> [PROBLEM STATEMENT]
Copy each line below in which the string "urandom" occurs.

> [Collected data entries]
»»

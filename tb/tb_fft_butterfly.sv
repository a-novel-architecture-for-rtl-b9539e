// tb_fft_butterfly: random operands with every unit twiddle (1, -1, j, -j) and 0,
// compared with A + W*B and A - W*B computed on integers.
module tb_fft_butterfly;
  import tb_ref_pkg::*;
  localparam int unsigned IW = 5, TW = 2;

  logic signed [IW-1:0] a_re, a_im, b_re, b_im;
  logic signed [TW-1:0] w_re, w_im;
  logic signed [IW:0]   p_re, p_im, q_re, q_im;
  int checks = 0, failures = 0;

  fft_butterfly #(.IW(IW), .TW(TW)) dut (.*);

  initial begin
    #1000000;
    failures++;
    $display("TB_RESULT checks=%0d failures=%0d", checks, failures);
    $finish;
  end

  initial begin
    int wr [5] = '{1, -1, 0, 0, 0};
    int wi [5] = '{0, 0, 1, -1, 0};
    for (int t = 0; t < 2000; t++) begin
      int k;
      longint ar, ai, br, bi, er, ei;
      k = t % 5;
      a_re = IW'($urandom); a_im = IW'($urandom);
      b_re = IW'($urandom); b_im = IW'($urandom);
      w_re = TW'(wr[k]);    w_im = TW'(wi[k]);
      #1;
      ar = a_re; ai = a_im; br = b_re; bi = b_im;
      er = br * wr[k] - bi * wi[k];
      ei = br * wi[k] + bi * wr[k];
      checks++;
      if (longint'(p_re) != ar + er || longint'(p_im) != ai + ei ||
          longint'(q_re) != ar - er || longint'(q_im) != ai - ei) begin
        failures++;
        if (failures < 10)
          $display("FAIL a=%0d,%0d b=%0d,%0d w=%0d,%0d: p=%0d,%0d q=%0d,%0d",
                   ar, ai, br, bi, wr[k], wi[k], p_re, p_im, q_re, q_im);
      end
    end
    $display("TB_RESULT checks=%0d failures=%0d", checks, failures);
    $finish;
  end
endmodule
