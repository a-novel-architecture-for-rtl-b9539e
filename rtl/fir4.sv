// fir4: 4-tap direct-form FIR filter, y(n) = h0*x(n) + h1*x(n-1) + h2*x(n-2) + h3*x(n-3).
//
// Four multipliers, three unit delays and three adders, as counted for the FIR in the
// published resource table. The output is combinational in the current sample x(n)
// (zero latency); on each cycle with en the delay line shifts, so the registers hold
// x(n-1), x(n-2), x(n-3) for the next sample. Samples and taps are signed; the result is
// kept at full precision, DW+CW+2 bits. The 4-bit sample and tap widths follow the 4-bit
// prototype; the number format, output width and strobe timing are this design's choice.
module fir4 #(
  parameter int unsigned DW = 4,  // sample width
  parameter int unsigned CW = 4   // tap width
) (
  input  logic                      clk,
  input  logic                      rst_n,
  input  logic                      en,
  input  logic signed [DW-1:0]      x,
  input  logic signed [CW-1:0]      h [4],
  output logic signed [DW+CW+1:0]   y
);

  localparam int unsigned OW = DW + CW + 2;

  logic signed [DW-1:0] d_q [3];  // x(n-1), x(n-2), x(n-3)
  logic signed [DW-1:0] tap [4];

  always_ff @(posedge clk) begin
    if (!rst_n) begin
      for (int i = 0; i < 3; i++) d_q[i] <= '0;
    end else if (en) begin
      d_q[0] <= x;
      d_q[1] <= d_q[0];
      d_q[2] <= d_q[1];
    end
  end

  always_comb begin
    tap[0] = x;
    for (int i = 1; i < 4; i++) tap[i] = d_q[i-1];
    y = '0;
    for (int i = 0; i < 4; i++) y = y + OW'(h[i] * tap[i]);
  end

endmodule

««
»»

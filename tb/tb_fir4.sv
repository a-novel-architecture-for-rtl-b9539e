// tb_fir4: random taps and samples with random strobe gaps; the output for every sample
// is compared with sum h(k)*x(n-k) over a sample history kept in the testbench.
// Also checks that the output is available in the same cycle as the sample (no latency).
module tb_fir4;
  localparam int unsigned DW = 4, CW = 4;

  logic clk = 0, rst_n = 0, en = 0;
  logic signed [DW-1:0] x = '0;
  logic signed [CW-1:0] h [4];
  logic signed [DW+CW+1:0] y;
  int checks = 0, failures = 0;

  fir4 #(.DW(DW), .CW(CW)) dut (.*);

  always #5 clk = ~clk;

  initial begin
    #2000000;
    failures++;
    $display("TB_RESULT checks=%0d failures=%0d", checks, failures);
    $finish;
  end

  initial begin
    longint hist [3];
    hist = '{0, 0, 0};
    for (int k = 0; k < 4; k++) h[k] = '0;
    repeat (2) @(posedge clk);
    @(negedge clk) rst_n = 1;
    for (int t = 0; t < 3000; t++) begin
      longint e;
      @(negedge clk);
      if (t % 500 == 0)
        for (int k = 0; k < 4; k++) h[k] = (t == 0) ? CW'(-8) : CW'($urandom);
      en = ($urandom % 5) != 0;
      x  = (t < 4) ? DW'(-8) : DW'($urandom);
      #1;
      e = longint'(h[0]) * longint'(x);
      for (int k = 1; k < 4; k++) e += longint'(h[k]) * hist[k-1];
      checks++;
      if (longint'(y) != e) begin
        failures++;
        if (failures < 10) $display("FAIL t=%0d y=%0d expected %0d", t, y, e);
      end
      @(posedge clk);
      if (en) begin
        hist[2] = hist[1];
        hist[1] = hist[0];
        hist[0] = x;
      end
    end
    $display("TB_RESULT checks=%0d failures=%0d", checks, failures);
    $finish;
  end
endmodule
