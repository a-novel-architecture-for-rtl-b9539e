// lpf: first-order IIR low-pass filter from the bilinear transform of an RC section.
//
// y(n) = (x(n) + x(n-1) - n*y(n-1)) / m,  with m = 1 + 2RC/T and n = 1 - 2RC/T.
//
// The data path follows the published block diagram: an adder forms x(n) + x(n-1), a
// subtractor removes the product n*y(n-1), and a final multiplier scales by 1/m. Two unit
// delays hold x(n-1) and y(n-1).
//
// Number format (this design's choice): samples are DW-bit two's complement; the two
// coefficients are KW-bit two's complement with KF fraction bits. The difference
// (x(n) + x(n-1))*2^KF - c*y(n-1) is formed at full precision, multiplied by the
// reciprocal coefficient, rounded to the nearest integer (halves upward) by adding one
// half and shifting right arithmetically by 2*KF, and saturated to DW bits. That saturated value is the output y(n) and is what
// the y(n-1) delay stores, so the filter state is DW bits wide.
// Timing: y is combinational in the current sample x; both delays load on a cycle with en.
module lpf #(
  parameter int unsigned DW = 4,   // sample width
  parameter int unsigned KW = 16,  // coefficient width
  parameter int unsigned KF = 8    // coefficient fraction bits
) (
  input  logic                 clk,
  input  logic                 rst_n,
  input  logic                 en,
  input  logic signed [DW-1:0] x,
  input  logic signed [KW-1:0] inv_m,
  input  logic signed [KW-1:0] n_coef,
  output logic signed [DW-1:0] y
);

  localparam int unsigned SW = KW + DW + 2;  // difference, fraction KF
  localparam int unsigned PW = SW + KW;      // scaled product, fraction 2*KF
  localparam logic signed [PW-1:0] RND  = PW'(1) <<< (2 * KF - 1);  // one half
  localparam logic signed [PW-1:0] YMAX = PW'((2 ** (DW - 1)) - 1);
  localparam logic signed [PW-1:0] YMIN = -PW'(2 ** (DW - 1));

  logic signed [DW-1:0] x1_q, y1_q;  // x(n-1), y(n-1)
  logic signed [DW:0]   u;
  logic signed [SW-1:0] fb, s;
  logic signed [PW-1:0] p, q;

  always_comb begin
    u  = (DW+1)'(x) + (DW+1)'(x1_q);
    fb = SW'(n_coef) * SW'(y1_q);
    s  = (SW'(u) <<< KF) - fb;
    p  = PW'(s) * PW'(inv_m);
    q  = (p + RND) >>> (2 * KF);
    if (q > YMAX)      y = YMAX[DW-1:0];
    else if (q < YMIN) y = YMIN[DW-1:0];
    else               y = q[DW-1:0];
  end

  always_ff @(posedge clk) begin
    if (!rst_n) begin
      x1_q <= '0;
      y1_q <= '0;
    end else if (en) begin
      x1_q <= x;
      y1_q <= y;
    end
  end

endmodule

««

> [RESPONSE TO THIS EXERCISE]
      a_re = IW'($urandom); a_im = IW'($urandom);
      b_re = IW'($urandom); b_im = IW'($urandom);
        for (int k = 0; k < 4; k++) h[k] = (t == 0) ? CW'(-8) : CW'($urandom);
      en = ($urandom % 5) != 0;
      x  = (t < 4) ? DW'(-8) : DW'($urandom);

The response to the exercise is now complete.